Yes, I've got no problem with the idea that a Brompton may feel less stable on slippery roads. I'm less convinced that that's anything to do with the CoG. For the same riding position, a Brompton+rider will have a marginally _lower_ CoG than with a normal bike. Many people may adopt a more upright position on a Brompton, which would raise the CoG, but that's not inherent to it being a Brompton. The stability issue surely is to do with wheel size and geometry, not to do with the CoG.


----------



## rogerzilla (22 Jan 2022)

Yes, it's the lower trail of a small wheel, and the need to fold restricts how mhch you can decrease fork offset or slacken head angle to fix it. Besides, a very slack head angle would introduce other undesirable behaviours like "capsize".
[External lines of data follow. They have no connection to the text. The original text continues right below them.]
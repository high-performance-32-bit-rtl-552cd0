// tb_aes_dpram: checks the dual-port buffer memory. Random writes and reads
// run on both ports at once against a shadow array; a read returns the word
// one cycle after the address is sampled, holds while re_i is low, and a
// read of the address being written returns the old word.
module tb_aes_dpram;
  localparam int W = 32, D = 16;
  logic clk = 0, we = 0, re = 0;
  logic [3:0] wa = 0, ra = 0;
  logic [W-1:0] wd = 0, rd;
  logic [W-1:0] shadow [D];
  int checks = 0, failures = 0;

  always #5 clk = ~clk;
  aes_dpram #(.WIDTH(W), .DEPTH(D)) dut (.clk(clk), .we_i(we), .waddr_i(wa), .wdata_i(wd),
                                         .re_i(re), .raddr_i(ra), .rdata_o(rd));

  task automatic check(input bit ok, input string what);
    checks++;
    if (!ok) begin failures++; $display("FAIL: %s", what); end
  endtask

  initial begin
    logic [W-1:0] expect_q;
    bit pend;
    // fill
    for (int i = 0; i < D; i++) begin
      @(negedge clk); we = 1; wa = 4'(i); wd = $urandom; shadow[i] = wd;
    end
    @(negedge clk); we = 0;
    pend = 0;
    for (int i = 0; i < 400; i++) begin
      @(negedge clk);
      if (pend) check(rd == expect_q, $sformatf("read %0d: %h expected %h", i, rd, expect_q));
      we = bit'($urandom_range(0, 1)); wa = 4'($urandom); wd = $urandom;
      re = bit'($urandom_range(0, 1)); ra = (i % 5 == 0) ? wa : 4'($urandom);
      if (re) begin expect_q = shadow[ra]; pend = 1; end
      @(posedge clk); #1;
      if (we) shadow[wa] = wd;
    end
    $display("TB_RESULT checks=%0d failures=%0d", checks, failures);
    $finish;
  end

  initial begin
    repeat (2000) @(posedge clk);
    failures++;
    $display("FAIL: watchdog");
    $display("TB_RESULT checks=%0d failures=%0d", checks, failures);
    $finish;
  end
endmodule
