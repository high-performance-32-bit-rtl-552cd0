// aes_mem_ctrl: memory control between the bus, the two dual-port memories
// and the AES core.
//
// Both memories are run as circular FIFOs of 32-bit words (one state column
// per word). The bus side pushes text words into the input memory and pops
// result words from the output memory. On the AES side the controller starts
// a block when the input memory holds a whole block (4 words), the output
// memory has room for one (4 words) and the core is ready. It then reads the
// four columns out of the input memory one cycle ahead of the core's
// din_req_o (the memory read is registered) and writes the four result
// columns into the output memory as the core produces them. The block's
// mode is the mode bit as it stands when the block starts. If the output
// memory is short of room the next block waits ("output stall").
// A push into a full input memory or a pop from an empty output memory is
// dropped and sets the sticky error flags in_ovf_o / out_unf_o (cleared by
// err_clr_i). All of this is this design's choice: the architecture names
// the memory control but does not describe it.
module aes_mem_ctrl #(
  parameter int unsigned DEPTH = 16   // words per memory, a multiple of 4
) (
  input  logic                     clk,
  input  logic                     rst_n,
  // bus side
  input  logic                     push_i,
  input  logic [31:0]              push_data_i,
  input  logic                     pop_i,
  input  logic                     mode_dec_i,
  input  logic                     err_clr_i,
  output logic [$clog2(DEPTH):0]   in_count_o,
  output logic [$clog2(DEPTH):0]   out_count_o,
  output logic                     in_ovf_o,
  output logic                     out_unf_o,
  output logic                     stall_o,      // a block is waiting for output room
  // input memory
  output logic                     im_we_o,
  output logic [$clog2(DEPTH)-1:0] im_waddr_o,
  output logic [31:0]              im_wdata_o,
  output logic                     im_re_o,
  output logic [$clog2(DEPTH)-1:0] im_raddr_o,
  input  logic [31:0]              im_rdata_i,
  // output memory
  output logic                     om_we_o,
  output logic [$clog2(DEPTH)-1:0] om_waddr_o,
  output logic [31:0]              om_wdata_o,
  output logic                     om_re_o,
  output logic [$clog2(DEPTH)-1:0] om_raddr_o,
  // AES core
  input  logic                     core_ready_i,
  input  logic                     core_din_req_i,
  input  logic                     core_dout_valid_i,
  input  logic [31:0]              core_dout_i,
  output logic                     core_start_o,
  output logic                     core_dec_o,
  output logic [31:0]              core_din_o
);

  localparam int unsigned AW = $clog2(DEPTH);
  typedef logic [AW-1:0] ptr_t;
  typedef logic [AW:0]   cnt_t;

  ptr_t im_wp, im_rp, om_wp, om_rp;
  cnt_t im_cnt, om_cnt, om_reserved;
  logic [1:0] feed_idx;
  logic push_ok, pop_ok, fetch, room, have_block;

  // words of the output memory promised to blocks in flight
  logic [2:0] inflight_q;   // result words still to come for started blocks

  assign push_ok    = push_i && (im_cnt != cnt_t'(DEPTH));
  assign pop_ok     = pop_i && (om_cnt != '0);
  assign have_block = im_cnt >= cnt_t'(4);
  assign om_reserved = om_cnt + cnt_t'(inflight_q);
  assign room       = (cnt_t'(DEPTH) - om_reserved) >= cnt_t'(4);
  assign core_start_o = have_block && room && core_ready_i;
  assign stall_o    = have_block && core_ready_i && !room;
  assign core_dec_o = mode_dec_i;

  // read the input memory one cycle ahead of the core's request
  assign fetch = core_start_o || (core_din_req_i && feed_idx != 2'd3);

  assign im_we_o    = push_ok;
  assign im_waddr_o = im_wp;
  assign im_wdata_o = push_data_i;
  assign im_re_o    = fetch;
  assign im_raddr_o = im_rp;
  assign core_din_o = im_rdata_i;

  assign om_we_o    = core_dout_valid_i;
  assign om_waddr_o = om_wp;
  assign om_wdata_o = core_dout_i;
  assign om_re_o    = pop_ok;
  assign om_raddr_o = om_rp;

  assign in_count_o  = im_cnt;
  assign out_count_o = om_cnt;

  always_ff @(posedge clk or negedge rst_n) begin
    if (!rst_n) begin
      im_wp <= '0; im_rp <= '0; om_wp <= '0; om_rp <= '0;
      im_cnt <= '0; om_cnt <= '0;
      feed_idx <= '0;
      inflight_q <= '0;
      in_ovf_o <= 1'b0;
      out_unf_o <= 1'b0;
    end else begin
      if (push_ok) im_wp <= im_wp + ptr_t'(1);
      if (fetch)   im_rp <= im_rp + ptr_t'(1);
      im_cnt <= im_cnt + cnt_t'(push_ok) - cnt_t'(fetch);

      if (core_din_req_i) feed_idx <= feed_idx + 2'd1;

      if (core_dout_valid_i) om_wp <= om_wp + ptr_t'(1);
      if (pop_ok)            om_rp <= om_rp + ptr_t'(1);
      om_cnt <= om_cnt + cnt_t'(core_dout_valid_i) - cnt_t'(pop_ok);
      inflight_q <= inflight_q + (core_start_o ? 3'd4 : 3'd0) - 3'(core_dout_valid_i);

      if (err_clr_i) begin
        in_ovf_o  <= 1'b0;
        out_unf_o <= 1'b0;
      end else begin
        if (push_i && !push_ok) in_ovf_o  <= 1'b1;
        if (pop_i && !pop_ok)   out_unf_o <= 1'b1;
      end
    end
  end

  // the core never writes more than was reserved for it
  a_om_no_overflow: assert property (@(posedge clk) disable iff (!rst_n)
                                     core_dout_valid_i |-> om_cnt != cnt_t'(DEPTH));

endmodule
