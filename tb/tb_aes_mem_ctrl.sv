// tb_aes_mem_ctrl: checks the memory control with the real buffer memories
// and AES core around it. Blocks are pushed word by word, results popped
// and compared with the reference cipher. The test makes the output memory
// fill up so that the next block stalls, pushes into a full input memory
// (overflow flag), pops an empty output memory (underflow flag), switches
// mode between blocks and checks that queued blocks start every 44 cycles.
module tb_aes_mem_ctrl;
  import aes_ref_pkg::*;
  localparam int D = 16;

  logic clk = 0, rst_n = 0;
  always #5 clk = ~clk;

  logic push = 0, pop = 0, mode_dec = 0, err_clr = 0;
  logic [31:0] push_data = 0;
  logic [4:0] in_count, out_count;
  logic in_ovf, out_unf, stall;
  logic im_we, im_re, om_we, om_re;
  logic [3:0] im_wa, im_ra, om_wa, om_ra;
  logic [31:0] im_wd, im_rd, om_wd, om_rd;
  logic core_ready, din_req, dout_valid, core_start, core_dec, key_busy, done;
  logic [31:0] core_din, core_dout;
  logic key_load = 0;
  logic [127:0] key = 0;

  aes_mem_ctrl #(.DEPTH(D)) dut (
    .clk(clk), .rst_n(rst_n), .push_i(push), .push_data_i(push_data), .pop_i(pop),
    .mode_dec_i(mode_dec), .err_clr_i(err_clr), .in_count_o(in_count), .out_count_o(out_count),
    .in_ovf_o(in_ovf), .out_unf_o(out_unf), .stall_o(stall),
    .im_we_o(im_we), .im_waddr_o(im_wa), .im_wdata_o(im_wd), .im_re_o(im_re),
    .im_raddr_o(im_ra), .im_rdata_i(im_rd), .om_we_o(om_we), .om_waddr_o(om_wa),
    .om_wdata_o(om_wd), .om_re_o(om_re), .om_raddr_o(om_ra),
    .core_ready_i(core_ready), .core_din_req_i(din_req), .core_dout_valid_i(dout_valid),
    .core_dout_i(core_dout), .core_start_o(core_start), .core_dec_o(core_dec), .core_din_o(core_din));

  aes_dpram #(.WIDTH(32), .DEPTH(D)) u_im (.clk(clk), .we_i(im_we), .waddr_i(im_wa), .wdata_i(im_wd),
                                           .re_i(im_re), .raddr_i(im_ra), .rdata_o(im_rd));
  aes_dpram #(.WIDTH(32), .DEPTH(D)) u_om (.clk(clk), .we_i(om_we), .waddr_i(om_wa), .wdata_i(om_wd),
                                           .re_i(om_re), .raddr_i(om_ra), .rdata_o(om_rd));
  aes_core u_core (.clk(clk), .rst_n(rst_n), .key_load_i(key_load), .key_i(key), .key_busy_o(key_busy),
                   .start_i(core_start), .dec_i(core_dec), .ready_o(core_ready), .din_req_o(din_req),
                   .din_i(core_din), .dout_valid_o(dout_valid), .dout_o(core_dout), .done_o(done));

  int checks = 0, failures = 0;
  int cyc = 0, last_start = -1, n_stall = 0, n_b2b = 0, n_enc = 0, n_dec = 0;
  always @(posedge clk) begin
    cyc <= cyc + 1;
    if (stall) n_stall++;
    if (core_start) begin
      if (last_start >= 0 && cyc - last_start == 44) n_b2b++;
      last_start = cyc;
      if (core_dec) n_dec++; else n_enc++;
    end
  end

  task automatic check(input bit ok, input string what);
    checks++;
    if (!ok) begin failures++; $display("FAIL: %s", what); end
  endtask

  task automatic push_block(input logic [127:0] b);
    for (int i = 0; i < 4; i++) begin
      @(negedge clk); push = 1; push_data = b[127 - 32*i -: 32];
    end
    @(negedge clk); push = 0;
  endtask

  task automatic pop_block(output logic [127:0] b);
    for (int i = 0; i < 4; i++) begin
      @(negedge clk); pop = 1;
      @(negedge clk); pop = 0;
      b[127 - 32*i -: 32] = om_rd;
    end
  endtask

  logic [127:0] exp_q [$];

  initial begin
    logic [127:0] t, r;
    bit d;
    repeat (2) @(negedge clk);
    rst_n = 1;
    key = {$urandom, $urandom, $urandom, $urandom};
    @(negedge clk); key_load = 1; @(negedge clk); key_load = 0;
    while (key_busy) @(negedge clk);
    // underflow: pop with nothing there
    @(negedge clk); pop = 1; @(negedge clk); pop = 0;
    check(out_unf, "underflow flag");
    @(negedge clk); err_clr = 1; @(negedge clk); err_clr = 0;
    check(!out_unf, "flags cleared");
    // four blocks fill the input memory; the mode is set per block while it
    // waits, so only push one at a time when switching
    for (int b = 0; b < 6; b++) begin
      t = {$urandom, $urandom, $urandom, $urandom};
      d = b[1];
      mode_dec = d;
      // keep the mode stable until this block has started
      while (in_count >= 5'd4 && !(d == core_dec)) @(negedge clk);
      push_block(t);
      exp_q.push_back(cipher(t, key, d));
      if (b == 1 || b == 3) while (in_count != 0) @(negedge clk);
    end
    // the output memory holds 4 blocks: with no pops the 5th must stall
    repeat (400) @(negedge clk);
    check(out_count == 5'd16, $sformatf("output memory full: %0d", out_count));
    check(stall, "fifth block stalls");
    // overflow: input memory gets 2 waiting blocks + 2 more, then one word too many
    for (int b = 0; b < 2; b++) begin
      t = {$urandom, $urandom, $urandom, $urandom};
      push_block(t);
      exp_q.push_back(cipher(t, key, mode_dec));
    end
    check(in_count == 5'd16, $sformatf("input memory full: %0d", in_count));
    @(negedge clk); push = 1; push_data = 0; @(negedge clk); push = 0;
    check(in_ovf, "overflow flag");
    // drain everything
    while (exp_q.size() > 0) begin
      while (out_count < 5'd4) @(negedge clk);
      pop_block(r);
      t = exp_q.pop_front();
      check(r == t, $sformatf("result %h expected %h", r, t));
    end
    check(n_stall > 0, "stall happened");
    check(n_b2b > 0, $sformatf("back-to-back starts: %0d", n_b2b));
    check(n_enc > 0 && n_dec > 0, "both modes ran");
    $display("stalls %0d back-to-back %0d enc %0d dec %0d", n_stall, n_b2b, n_enc, n_dec);
    $display("TB_RESULT checks=%0d failures=%0d", checks, failures);
    $finish;
  end

  initial begin
    repeat (5000) @(posedge clk);
    failures++;
    $display("FAIL: watchdog");
    $display("TB_RESULT checks=%0d failures=%0d", checks, failures);
    $finish;
  end
endmodule
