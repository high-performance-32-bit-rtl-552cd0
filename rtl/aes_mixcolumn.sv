// aes_mixcolumn: shared MixColumn / InvMixColumn on one 32-bit column,
// split in two parts with a pipeline register between them.
//
// Part 1 is the plain MixColumn. With t = a0^a1^a2^a3 it forms
//   b_i = a_i ^ t ^ xtime(a_i ^ a_(i+1))
// which is 2a_i + 3a_(i+1) + a_(i+2) + a_(i+3). Part 2 turns a MixColumn
// result into an InvMixColumn result, using that the inverse matrix equals
// the MixColumn matrix times circ(05,00,04,00):
//   u = xtime(xtime(b0^b2)), c0 = b0^u, c2 = b2^u
//   v = xtime(xtime(b1^b3)), c1 = b1^v, c3 = b3^v
// Encryption uses part 1 only; decryption uses part 1 then part 2.
//
// The four 8-bit pipeline registers between the parts (b_q_o) are clocked on
// the falling edge: part 1 gets the first half of the cycle, part 2 (and the
// round-key XOR that follows in the core) the second half, so the register
// costs no extra cycle in the round loop. This use of both clock edges is
// deliberate and is the point of the structure.
//
// bypass_i (last round) passes the column around part 1 into the register.
// Timing: a_i is sampled at the falling edge; b_q_o changes at the falling
// edge; c_o is combinational from b_q_o.
module aes_mixcolumn
  import aes_pkg::*;
(
  input  logic  clk,
  input  logic  rst_n,
  input  word_t a_i,
  input  logic  bypass_i,  // 1: skip part 1 (final round)
  output word_t b_q_o,     // registered part-1 result (MixColumn)
  output word_t c_o        // part 2 of b_q_o (InvMixColumn when bypass was 0)
);

  byte_t a [4];
  byte_t b [4];
  byte_t bq [4];
  byte_t t, u, v;
  word_t part1;

  always_comb begin
    for (int i = 0; i < 4; i++) a[i] = col_byte(a_i, i);
    t = a[0] ^ a[1] ^ a[2] ^ a[3];
    for (int i = 0; i < 4; i++) b[i] = a[i] ^ t ^ xtime(a[i] ^ a[(i+1)%4]);
    part1 = {b[0], b[1], b[2], b[3]};
  end

  always_ff @(negedge clk or negedge rst_n) begin
    if (!rst_n) b_q_o <= '0;
    else        b_q_o <= bypass_i ? a_i : part1;
  end

  always_comb begin
    for (int i = 0; i < 4; i++) bq[i] = col_byte(b_q_o, i);
    u = xtime(xtime(bq[0] ^ bq[2]));
    v = xtime(xtime(bq[1] ^ bq[3]));
    c_o = {bq[0] ^ u, bq[1] ^ v, bq[2] ^ u, bq[3] ^ v};
  end

endmodule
Bromptons are stable enough at speed - I've had one up to 50mph - but they are incredibly difficult to ride hands-off. Most people will notice the twitchiness when making hand signals.


----------



## Tenkaykev (22 Jan 2022)

rogerzilla said:


> Yes, it's the lower trail of a small wheel, and the need to fold restricts how mhch you can decrease fork offset or slacken head angle to fix it. Besides, a very slack head angle would introduce other undesirable behaviours like "capsize".
> 
> Bromptons are stable enough at speed - I've had one up to 50mph - but they are incredibly difficult to ride hands-off. Most people will notice the twitchiness when making hand signals.


That’s what I noticed. For some reason I’m fine indicating laft, but a bit wobbly indicating right🤔


----------



## berlinonaut (22 Jan 2022)

rogerzilla said:


> Yes, it's the lower trail of a small wheel, and the need to fold restricts how mhch you can decrease fork offset or slacken head angle to fix it. Besides, a very slack head angle would introduce other undesirable behaviours like "capsize".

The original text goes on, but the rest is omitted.